The word "reload" marks the lines to copy; find all of them in the entries below.

[Collected data entries]
◇ ◇ ◇ ◇ ◇
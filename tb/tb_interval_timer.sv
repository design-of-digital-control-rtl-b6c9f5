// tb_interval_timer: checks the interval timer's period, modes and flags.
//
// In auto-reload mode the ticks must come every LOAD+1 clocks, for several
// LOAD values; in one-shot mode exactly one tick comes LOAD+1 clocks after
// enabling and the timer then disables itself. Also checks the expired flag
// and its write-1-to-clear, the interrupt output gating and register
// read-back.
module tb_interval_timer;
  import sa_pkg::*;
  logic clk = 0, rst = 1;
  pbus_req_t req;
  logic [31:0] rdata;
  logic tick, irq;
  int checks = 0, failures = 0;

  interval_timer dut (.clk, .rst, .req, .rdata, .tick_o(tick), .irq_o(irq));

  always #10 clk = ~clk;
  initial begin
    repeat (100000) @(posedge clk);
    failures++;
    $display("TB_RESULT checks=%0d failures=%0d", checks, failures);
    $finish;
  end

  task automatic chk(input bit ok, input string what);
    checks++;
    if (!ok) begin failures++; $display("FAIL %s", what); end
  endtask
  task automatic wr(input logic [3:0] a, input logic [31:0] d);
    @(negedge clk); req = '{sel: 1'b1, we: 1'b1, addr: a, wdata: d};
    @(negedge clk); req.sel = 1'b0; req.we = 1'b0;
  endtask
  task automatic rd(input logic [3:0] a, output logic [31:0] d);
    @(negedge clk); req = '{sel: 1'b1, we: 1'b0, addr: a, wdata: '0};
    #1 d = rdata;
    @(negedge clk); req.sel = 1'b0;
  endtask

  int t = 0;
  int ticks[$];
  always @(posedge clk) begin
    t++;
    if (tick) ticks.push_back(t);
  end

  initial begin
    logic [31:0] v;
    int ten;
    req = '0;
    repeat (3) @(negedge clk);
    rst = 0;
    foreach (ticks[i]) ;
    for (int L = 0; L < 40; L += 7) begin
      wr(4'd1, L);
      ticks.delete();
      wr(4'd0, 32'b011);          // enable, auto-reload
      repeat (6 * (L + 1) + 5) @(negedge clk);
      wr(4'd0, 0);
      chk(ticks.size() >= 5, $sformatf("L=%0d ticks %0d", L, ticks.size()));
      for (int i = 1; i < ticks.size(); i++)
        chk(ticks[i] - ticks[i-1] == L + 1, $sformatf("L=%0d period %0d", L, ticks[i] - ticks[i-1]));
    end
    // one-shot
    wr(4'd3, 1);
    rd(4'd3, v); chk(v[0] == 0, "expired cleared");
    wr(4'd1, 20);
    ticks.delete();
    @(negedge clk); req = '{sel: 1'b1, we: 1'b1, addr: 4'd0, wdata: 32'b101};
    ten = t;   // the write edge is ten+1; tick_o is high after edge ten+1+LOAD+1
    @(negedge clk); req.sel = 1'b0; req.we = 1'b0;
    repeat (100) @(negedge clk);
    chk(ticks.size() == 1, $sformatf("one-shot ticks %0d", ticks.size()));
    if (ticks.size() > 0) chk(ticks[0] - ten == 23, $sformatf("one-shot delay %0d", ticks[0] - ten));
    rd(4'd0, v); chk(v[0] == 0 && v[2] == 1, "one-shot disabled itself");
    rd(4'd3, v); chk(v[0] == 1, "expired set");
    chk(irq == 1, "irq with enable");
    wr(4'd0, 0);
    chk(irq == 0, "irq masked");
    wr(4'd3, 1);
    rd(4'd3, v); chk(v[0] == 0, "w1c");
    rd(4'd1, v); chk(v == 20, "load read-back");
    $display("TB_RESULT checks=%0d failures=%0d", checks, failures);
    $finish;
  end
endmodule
◇ ◇ ◇ ◇ ◇
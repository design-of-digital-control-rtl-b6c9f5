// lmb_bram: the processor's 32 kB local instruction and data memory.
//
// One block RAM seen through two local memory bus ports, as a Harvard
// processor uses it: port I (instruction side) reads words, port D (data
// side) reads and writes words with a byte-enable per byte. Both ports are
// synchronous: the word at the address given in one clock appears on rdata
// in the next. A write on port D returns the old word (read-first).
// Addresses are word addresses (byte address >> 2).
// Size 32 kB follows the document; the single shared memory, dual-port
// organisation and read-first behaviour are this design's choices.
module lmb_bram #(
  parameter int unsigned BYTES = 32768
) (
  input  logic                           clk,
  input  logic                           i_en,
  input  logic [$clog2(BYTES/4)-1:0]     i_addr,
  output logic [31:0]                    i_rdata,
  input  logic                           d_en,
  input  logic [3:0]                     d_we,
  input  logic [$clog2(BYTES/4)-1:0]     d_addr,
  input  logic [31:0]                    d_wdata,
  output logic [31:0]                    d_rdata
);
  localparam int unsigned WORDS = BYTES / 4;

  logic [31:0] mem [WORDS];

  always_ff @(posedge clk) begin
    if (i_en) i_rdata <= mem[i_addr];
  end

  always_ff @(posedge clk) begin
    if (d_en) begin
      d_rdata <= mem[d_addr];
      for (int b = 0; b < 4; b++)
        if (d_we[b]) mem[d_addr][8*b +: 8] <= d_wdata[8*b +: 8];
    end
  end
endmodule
◇ ◇ ◇ ◇ ◇
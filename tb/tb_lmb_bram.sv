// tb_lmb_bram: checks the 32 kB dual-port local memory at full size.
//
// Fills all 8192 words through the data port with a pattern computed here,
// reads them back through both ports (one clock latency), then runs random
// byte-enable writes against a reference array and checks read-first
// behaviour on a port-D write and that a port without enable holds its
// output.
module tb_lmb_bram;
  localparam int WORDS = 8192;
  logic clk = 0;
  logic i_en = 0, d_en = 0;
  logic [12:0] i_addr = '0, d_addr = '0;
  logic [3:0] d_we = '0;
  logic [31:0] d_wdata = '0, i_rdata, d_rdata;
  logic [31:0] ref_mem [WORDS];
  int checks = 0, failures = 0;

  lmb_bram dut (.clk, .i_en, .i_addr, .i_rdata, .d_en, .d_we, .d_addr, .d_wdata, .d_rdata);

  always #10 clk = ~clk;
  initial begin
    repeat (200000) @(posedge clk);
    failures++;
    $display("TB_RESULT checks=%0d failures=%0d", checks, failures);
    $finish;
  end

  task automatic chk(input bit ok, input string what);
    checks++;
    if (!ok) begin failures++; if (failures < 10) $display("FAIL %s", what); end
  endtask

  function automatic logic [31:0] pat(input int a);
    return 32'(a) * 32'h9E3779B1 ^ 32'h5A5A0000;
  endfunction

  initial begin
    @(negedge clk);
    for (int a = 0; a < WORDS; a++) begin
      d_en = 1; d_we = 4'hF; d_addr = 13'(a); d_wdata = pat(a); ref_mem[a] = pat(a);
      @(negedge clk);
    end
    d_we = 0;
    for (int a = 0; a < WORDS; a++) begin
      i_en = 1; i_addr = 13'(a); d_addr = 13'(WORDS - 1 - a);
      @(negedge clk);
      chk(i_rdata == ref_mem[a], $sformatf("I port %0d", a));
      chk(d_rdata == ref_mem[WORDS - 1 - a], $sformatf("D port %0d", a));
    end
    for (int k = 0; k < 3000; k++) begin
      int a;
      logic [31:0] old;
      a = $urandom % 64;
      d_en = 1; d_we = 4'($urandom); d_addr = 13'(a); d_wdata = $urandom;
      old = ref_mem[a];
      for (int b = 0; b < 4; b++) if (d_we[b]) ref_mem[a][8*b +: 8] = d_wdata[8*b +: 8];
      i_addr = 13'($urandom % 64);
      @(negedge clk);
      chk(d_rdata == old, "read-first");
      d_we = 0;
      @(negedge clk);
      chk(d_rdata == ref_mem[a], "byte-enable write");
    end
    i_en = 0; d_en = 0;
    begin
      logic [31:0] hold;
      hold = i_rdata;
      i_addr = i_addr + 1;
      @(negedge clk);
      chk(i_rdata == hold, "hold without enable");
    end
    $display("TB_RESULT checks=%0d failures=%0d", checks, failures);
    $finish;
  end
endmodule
◇ ◇ ◇ ◇ ◇
[Reply to the exercise]:
// In auto-reload mode the ticks must come every LOAD+1 clocks, for several
      wr(4'd0, 32'b011);          // enable, auto-reload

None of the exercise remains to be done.